10 Tips That Can Up Your Self-Defense Game and Make You Safer
Knowing how to fight and defend yourself can be a life-saving skill. But before it comes to that, there are some things you can do to make the environment around you safer, or at least minimize the risk of ending up in a dangerous situation. Such seemingly unimportant things, like how and where you park your car or what seat you choose on public transport, can actually work to your advantage.
We at Bright Side found some tips that might help make your everyday life a bit safer and also make you more aware of possible dangers. We hope you’ll find these tips useful.
1. Walk away from walls.
When you’re approaching a blind corner, create some space between yourself and the wall. This will give you more time to make smart choices if there’s someone waiting to attack you. You might also be able to notice them before they do anything and give you an opportunity to run away. Always be aware and look around to check for possible danger.
2. Park your car in reverse.
In a parking lot, back into the spot when you arrive. You’ll be calm and you’ll have enough time to get out of it later on. In contrast, there could be a situation when you need to leave in a hurry, possibly stressed and scared, and it’ll be harder to do if you’re parked head-in.
3. Know where to park.
As difficult as it might be to find a free parking space, it could be worth it to spend a little extra time trying to find a safe spot. Choose a space that is well-lit. This will make it less likely for someone to choose you as their target because it’s easier to hide if it’s dark and you can’t see your car or what’s behind it very well.
4. Check your car.
Before you enter your car, check everywhere around it from a distance to make sure that no one is hiding there. Also, don’t forget to bend down and check under your car. Once you’re done with the outside, make sure to check the inside too.
5. Carry a flashlight.
Keeping a powerful flashlight in your purse can come in handy in different situations. For example, if you’re walking somewhere at night, a flashlight is a better option than the light on your phone if you want to light the way. Firstly, a flashlight is less appealing to robbers than your phone. Secondly, if someone attacks you, you can use the flashlight to hit the attacker or to signal for help when you can’t yell or make a phone call.
Apart from that, a flashlight can be used to blind the attacker and give you time to run away. That’s why when you’re staying at a hotel, it’s always a good idea to keep a flashlight next to your bed.
6. Ask workers not to announce your room number.
When you’re checking in at a hotel, ask the front desk employee to write down your room number on a piece of paper instead of saying it out loud because someone might overhear it. If for some reason
7. Ask for 2 sets of keys.
If you’re traveling alone, ask for 2 sets of keys at the reception desk when you check-in, if possible. People around you will think you’re traveling with someone and, therefore, aren’t an easy target. You could even mention that to the hotel employee and for others to hear.
8. Carry a door stop.
Unfortunately, hotel locks aren’t always reliable. They could be easy to pick, and in the event that a key gets lost or possibly stolen, the locks aren’t always replaced. So, for extra safety, use a door stopper when you’re taking a shower, sleeping at night, or at all times when you’re inside.

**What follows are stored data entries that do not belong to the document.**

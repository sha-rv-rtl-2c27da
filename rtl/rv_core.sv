// Five-stage RISC-V (RV32I subset) host pipeline of SHA-RV with the custom
// BufferSet and SHA instructions executed in its EXE stage.
//
// Stages: IF (fetch from instruction memory at `pc`), ID (basic and special
// decoders, register file read), EXE (ALU, branch resolution, custom-instruction
// issue), MEM (data-memory load/store), WB (register write).  Results are
// forwarded from MEM and WB to EXE; a load followed by a dependent instruction
// stalls one cycle; taken branches and jumps are resolved in EXE and flush the
// two younger instructions.  A custom instruction waits in EXE, with IF/ID/EXE
// frozen and bubbles sent to MEM, until its unit answers:
//   - buffer latch  : one cycle, pulses `buf_latch` with rs1/rs2;
//   - buffer write/read flag: four-phase `buf_req`/`buf_ack` with the burst engine;
//   - SHA           : four-phase `sha_start`/`sha_done` with the SHA controller,
//                     `sha_mode` = funct3, `sha_nblocks` = rs1.
// While a custom instruction waits, the MEM stage holds a bubble, so the burst
// engine and the SHA controller have the data-memory port to themselves.
// `run` low holds the pipeline empty with pc = 0; ECALL/EBREAK stops fetching
// and pulses `halted` when it reaches WB.  Memories are read combinationally;
// load/store addresses are byte addresses.  Byte and half-word stores drive the
// data replicated over the word with byte enables `dm_be`; loads select and
// extend the addressed bytes in MEM.  Misaligned accesses are not trapped: a
// word access ignores address bits [1:0], a half-word access bit [0].  The five
// stages and the place of the SHA unit in EXE follow the published design;
// forwarding, hazard handling, the handshakes and the memory-access details
// are this design's choices.
module rv_core
  import sha_rv_pkg::*;
#(
  parameter int unsigned IM_AW = 10,   // instruction memory word-address width
  parameter int unsigned DM_AW = 13    // data memory word-address width
) (
  input  logic              clk,
  input  logic              rst_n,
  input  logic              run,
  output logic              halted,
  // instruction memory
  output logic [IM_AW-1:0]  im_addr,
  input  word_t             im_rdata,
  // data memory
  output logic              dm_en,
  output logic              dm_we,
  output logic [3:0]        dm_be,
  output logic [DM_AW-1:0]  dm_addr,
  output word_t             dm_wdata,
  input  word_t             dm_rdata,
  // buffer-access instructions
  output logic              buf_latch,
  output word_t             buf_base,
  output word_t             buf_amount,
  output logic              buf_req,
  output logic              buf_dir,
  input  logic              buf_ack,
  // SHA instructions
  output logic              sha_start,
  output logic [2:0]        sha_mode,
  output logic [15:0]       sha_nblocks,
  input  logic              sha_done
);

  // ---------------- pipeline registers ----------------
  word_t      pc;
  logic       stopping;                       // halt seen in EXE

  logic       id_valid;
  word_t      id_pc, id_instr;

  logic       ex_valid;
  word_t      ex_pc, ex_imm, ex_rs1v, ex_rs2v;
  logic [4:0] ex_rs1, ex_rs2, ex_rd;
  logic [2:0] ex_f3;
  ctrl_t      ex_ctrl;
  spec_t      ex_spec;

  logic       mem_valid, mem_reg_we, mem_re, mem_we, mem_halt;
  logic [2:0] mem_f3;
  word_t      ld_data;
  logic [4:0] mem_rd;
  word_t      mem_res, mem_sdata;

  logic       wb_valid, wb_reg_we, wb_halt;
  logic [4:0] wb_rd;
  word_t      wb_data;

  // ---------------- ID ----------------
  ctrl_t      id_ctrl;
  spec_t      id_spec;
  word_t      id_imm, id_rs1v, id_rs2v;
  logic [4:0] id_rs1, id_rs2, id_rd;

  assign id_rs1 = id_instr[19:15];
  assign id_rs2 = id_instr[24:20];
  assign id_rd  = id_instr[11:7];

  rv_decoder      u_dec  (.instr(id_instr), .ctrl(id_ctrl), .imm(id_imm));
  rv_spec_decoder u_spec (.instr(id_instr), .spec(id_spec));

  rv_regfile u_rf (
    .clk, .rst_n,
    .rs1(id_rs1), .rs2(id_rs2), .rs1_data(id_rs1v), .rs2_data(id_rs2v),
    .we(wb_valid && wb_reg_we), .rd(wb_rd), .rd_data(wb_data)
  );

  // ---------------- EXE ----------------
  word_t fwd_a, fwd_b, alu_a, alu_b, alu_y, ex_res;
  logic  br_taken, redirect;
  word_t target;
  logic  buf_wait, sha_wait;                 // waiting for the four-phase release
  logic  ex_stall, load_use;

  always_comb begin
    fwd_a = ex_rs1v;
    fwd_b = ex_rs2v;
    if (ex_rs1 != 5'd0) begin
      if (mem_valid && mem_reg_we && !mem_re && mem_rd == ex_rs1) fwd_a = mem_res;
      else if (wb_valid && wb_reg_we && wb_rd == ex_rs1)          fwd_a = wb_data;
    end
    if (ex_rs2 != 5'd0) begin
      if (mem_valid && mem_reg_we && !mem_re && mem_rd == ex_rs2) fwd_b = mem_res;
      else if (wb_valid && wb_reg_we && wb_rd == ex_rs2)          fwd_b = wb_data;
    end
  end

  assign alu_a = ex_ctrl.src_a_pc ? ex_pc : fwd_a;
  assign alu_b = ex_ctrl.src_b_imm ? ex_imm : fwd_b;

  rv_alu u_alu (.op(ex_ctrl.alu_op), .a(alu_a), .b(alu_b), .y(alu_y));

  always_comb begin
    unique case (ex_f3)
      3'b000:  br_taken = (fwd_a == fwd_b);
      3'b001:  br_taken = (fwd_a != fwd_b);
      3'b100:  br_taken = ($signed(fwd_a) <  $signed(fwd_b));
      3'b101:  br_taken = ($signed(fwd_a) >= $signed(fwd_b));
      3'b110:  br_taken = (fwd_a <  fwd_b);
      3'b111:  br_taken = (fwd_a >= fwd_b);
      default: br_taken = 1'b0;
    endcase
  end

  assign target   = ex_ctrl.is_jalr ? ((fwd_a + ex_imm) & ~word_t'(1)) : (ex_pc + ex_imm);
  assign redirect = ex_valid && !ex_stall &&
                    (ex_ctrl.is_jal || ex_ctrl.is_jalr || (ex_ctrl.is_branch && br_taken));
  assign ex_res   = (ex_ctrl.is_jal || ex_ctrl.is_jalr) ? (ex_pc + 32'd4) : alu_y;

  // custom-instruction issue
  assign buf_latch   = ex_valid && ex_spec.buf_latch;
  assign buf_base    = fwd_a;
  assign buf_amount  = fwd_b;
  assign buf_req     = ex_valid && ex_spec.buf_xfer && !buf_wait;
  assign buf_dir     = ex_spec.buf_dir;
  assign sha_start   = ex_valid && ex_spec.sha && !sha_wait;
  assign sha_mode    = ex_spec.sha_mode;
  assign sha_nblocks = fwd_a[15:0];

  assign ex_stall = ex_valid && ((ex_spec.buf_xfer && !(buf_ack && !buf_wait)) ||
                                 (ex_spec.sha      && !(sha_done && !sha_wait)));

  assign load_use = id_valid && ex_valid && ex_ctrl.mem_re && ex_rd != 5'd0 &&
                    ((id_ctrl.uses_rs1 && id_rs1 == ex_rd) || (id_ctrl.uses_rs2 && id_rs2 == ex_rd));

  // ---------------- IF ----------------
  assign im_addr = pc[IM_AW+1:2];

  // ---------------- MEM ----------------
  assign dm_en    = mem_valid && (mem_re || mem_we);
  assign dm_we    = mem_valid && mem_we;
  assign dm_addr  = mem_res[DM_AW+1:2];

  // Byte and halfword stores: replicate the data over the word and enable the
  // addressed lanes.  Loads pick the addressed lanes and extend them.
  always_comb begin
    unique case (mem_f3[1:0])
      2'b00:   begin dm_wdata = {4{mem_sdata[7:0]}};  dm_be = 4'b0001 << mem_res[1:0]; end
      2'b01:   begin dm_wdata = {2{mem_sdata[15:0]}}; dm_be = mem_res[1] ? 4'b1100 : 4'b0011; end
      default: begin dm_wdata = mem_sdata;            dm_be = 4'b1111; end
    endcase
  end

  always_comb begin
    logic [7:0]  b;
    logic [15:0] h;
    b = dm_rdata[8*mem_res[1:0] +: 8];
    h = mem_res[1] ? dm_rdata[31:16] : dm_rdata[15:0];
    unique case (mem_f3)
      3'b000:  ld_data = {{24{b[7]}}, b};
      3'b001:  ld_data = {{16{h[15]}}, h};
      3'b100:  ld_data = {24'd0, b};
      3'b101:  ld_data = {16'd0, h};
      default: ld_data = dm_rdata;
    endcase
  end

  assign halted = wb_valid && wb_halt;

  // ---------------- sequential ----------------
  always_ff @(posedge clk or negedge rst_n) begin
    if (!rst_n) begin
      pc        <= '0;
      stopping  <= 1'b0;
      id_valid  <= 1'b0;
      ex_valid  <= 1'b0;
      mem_valid <= 1'b0;
      wb_valid  <= 1'b0;
      buf_wait  <= 1'b0;
      sha_wait  <= 1'b0;
      id_pc <= '0; id_instr <= '0;
      ex_pc <= '0; ex_imm <= '0; ex_rs1v <= '0; ex_rs2v <= '0;
      ex_rs1 <= '0; ex_rs2 <= '0; ex_rd <= '0; ex_f3 <= '0; ex_ctrl <= '0; ex_spec <= '0;
      mem_reg_we <= 1'b0; mem_re <= 1'b0; mem_we <= 1'b0; mem_halt <= 1'b0;
      mem_rd <= '0; mem_res <= '0; mem_sdata <= '0; mem_f3 <= '0;
      wb_reg_we <= 1'b0; wb_halt <= 1'b0; wb_rd <= '0; wb_data <= '0;
    end else if (!run) begin
      pc        <= '0;
      stopping  <= 1'b0;
      id_valid  <= 1'b0;
      ex_valid  <= 1'b0;
      mem_valid <= 1'b0;
      wb_valid  <= 1'b0;
      buf_wait  <= 1'b0;
      sha_wait  <= 1'b0;
    end else begin
      // four-phase release tracking
      if (ex_valid && ex_spec.buf_xfer && buf_ack && !buf_wait) buf_wait <= 1'b1;
      else if (!buf_ack)                                        buf_wait <= 1'b0;
      if (ex_valid && ex_spec.sha && sha_done && !sha_wait)     sha_wait <= 1'b1;
      else if (!sha_done)                                       sha_wait <= 1'b0;

      // WB
      wb_valid  <= mem_valid;
      wb_reg_we <= mem_reg_we;
      wb_halt   <= mem_halt;
      wb_rd     <= mem_rd;
      wb_data   <= mem_re ? ld_data : mem_res;

      // MEM
      if (ex_stall) begin
        mem_valid <= 1'b0;
      end else begin
        mem_valid  <= ex_valid;
        mem_reg_we <= ex_ctrl.reg_we;
        mem_re     <= ex_ctrl.mem_re;
        mem_we     <= ex_ctrl.mem_we;
        mem_halt   <= ex_ctrl.is_halt;
        mem_rd     <= ex_rd;
        mem_res    <= ex_res;
        mem_sdata  <= fwd_b;
        mem_f3     <= ex_f3;
      end

      if (ex_valid && ex_ctrl.is_halt) stopping <= 1'b1;

      // a waiting custom instruction keeps its operands current
      if (ex_stall) begin
        ex_rs1v <= fwd_a;
        ex_rs2v <= fwd_b;
      end

      // EXE, ID, IF
      if (!ex_stall) begin
        if (redirect || load_use || stopping || (ex_valid && ex_ctrl.is_halt)) begin
          ex_valid <= 1'b0;
        end else begin
          ex_valid <= id_valid;
          ex_pc    <= id_pc;
          ex_imm   <= id_imm;
          ex_rs1v  <= id_rs1v;
          ex_rs2v  <= id_rs2v;
          ex_rs1   <= id_rs1;
          ex_rs2   <= id_rs2;
          ex_rd    <= id_rd;
          ex_f3    <= id_instr[14:12];
          ex_ctrl  <= id_ctrl;
          ex_spec  <= id_spec;
        end
        if (redirect) begin
          pc       <= target;
          id_valid <= 1'b0;
        end else if (stopping || (ex_valid && ex_ctrl.is_halt)) begin
          id_valid <= 1'b0;
        end else if (!load_use) begin
          pc       <= pc + 32'd4;
          id_valid <= 1'b1;
          id_pc    <= pc;
          id_instr <= im_rdata;
        end
      end
    end
  end

  // A burst request and a SHA start never overlap.
  a_one_unit: assert property (@(posedge clk) disable iff (!rst_n) !(buf_req && sha_start));

endmodule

9. Know where to stand in an elevator.
If there’s enough space in the elevator and you can choose where to stand, stand next to the control panel with your back to the sidewall. That way, you’ll be able to see everyone in the elevator as opposed to if you were facing the exit and your back were turned to the people standing behind you. If a suspicious person enters, push as many buttons as possible and get off right away.
10. Choose the right seat on public transport.
If it’s not too crowded and you have the opportunity to choose where to sit on public transport, take your time and do just that. It’s better to choose an aisle seat near the driver. This way, you can avoid being cornered and get out more easily if someone bothers you. It’s also not a good idea to stand near the exit because when the doors open, someone could grab your purse.
Have you ever heard of these tips or put them to use? Do you think there are other points that should be added to this list?